── The data

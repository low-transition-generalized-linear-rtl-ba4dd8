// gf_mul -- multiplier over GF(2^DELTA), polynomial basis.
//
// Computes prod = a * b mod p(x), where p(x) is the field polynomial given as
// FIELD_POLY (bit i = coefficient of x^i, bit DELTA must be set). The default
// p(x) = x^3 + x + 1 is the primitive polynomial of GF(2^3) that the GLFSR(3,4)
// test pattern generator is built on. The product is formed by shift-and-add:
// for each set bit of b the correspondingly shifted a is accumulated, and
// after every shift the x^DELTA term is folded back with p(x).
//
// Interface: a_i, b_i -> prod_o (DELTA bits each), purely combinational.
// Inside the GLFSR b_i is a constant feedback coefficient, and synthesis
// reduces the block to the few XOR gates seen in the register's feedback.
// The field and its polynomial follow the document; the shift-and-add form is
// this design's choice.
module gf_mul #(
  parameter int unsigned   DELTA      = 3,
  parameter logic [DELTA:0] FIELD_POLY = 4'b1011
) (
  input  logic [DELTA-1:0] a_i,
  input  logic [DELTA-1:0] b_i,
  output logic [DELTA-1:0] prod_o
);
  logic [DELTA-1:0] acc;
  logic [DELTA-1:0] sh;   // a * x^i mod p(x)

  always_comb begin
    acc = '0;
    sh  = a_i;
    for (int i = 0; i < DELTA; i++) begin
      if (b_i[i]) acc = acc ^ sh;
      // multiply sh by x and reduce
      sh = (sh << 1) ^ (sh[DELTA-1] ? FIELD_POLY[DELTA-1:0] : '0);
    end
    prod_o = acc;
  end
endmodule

────
── The data

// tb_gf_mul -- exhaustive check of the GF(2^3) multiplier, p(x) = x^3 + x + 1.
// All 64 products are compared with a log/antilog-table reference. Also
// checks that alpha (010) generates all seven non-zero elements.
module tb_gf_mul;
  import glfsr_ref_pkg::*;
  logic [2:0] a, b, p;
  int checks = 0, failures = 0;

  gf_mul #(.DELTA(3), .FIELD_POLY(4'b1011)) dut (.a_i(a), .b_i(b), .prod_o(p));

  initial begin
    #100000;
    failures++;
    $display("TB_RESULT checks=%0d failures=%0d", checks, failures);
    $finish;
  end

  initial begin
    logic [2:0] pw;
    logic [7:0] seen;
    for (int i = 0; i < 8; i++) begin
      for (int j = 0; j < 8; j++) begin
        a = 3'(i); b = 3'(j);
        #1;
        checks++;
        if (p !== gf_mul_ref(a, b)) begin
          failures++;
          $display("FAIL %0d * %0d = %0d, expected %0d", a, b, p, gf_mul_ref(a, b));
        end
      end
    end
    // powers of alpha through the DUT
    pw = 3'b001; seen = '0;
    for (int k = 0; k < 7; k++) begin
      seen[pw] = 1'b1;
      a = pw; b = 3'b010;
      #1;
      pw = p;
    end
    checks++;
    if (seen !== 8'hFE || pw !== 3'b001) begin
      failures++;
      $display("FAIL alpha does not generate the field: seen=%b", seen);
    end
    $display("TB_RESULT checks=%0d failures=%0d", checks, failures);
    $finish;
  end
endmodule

────

Problem to work on - Retype, exactly and in full, the lines above from the one containing "repository low-transition-generalized-linear-rtl-ba4dd8" through the one containing "polynomial given as".

Result for this exercise -
repository low-transition-generalized-linear-rtl-ba4dd8
// gf_mul -- multiplier over GF(2^DELTA), polynomial basis.
//
// Computes prod = a * b mod p(x), where p(x) is the field polynomial given as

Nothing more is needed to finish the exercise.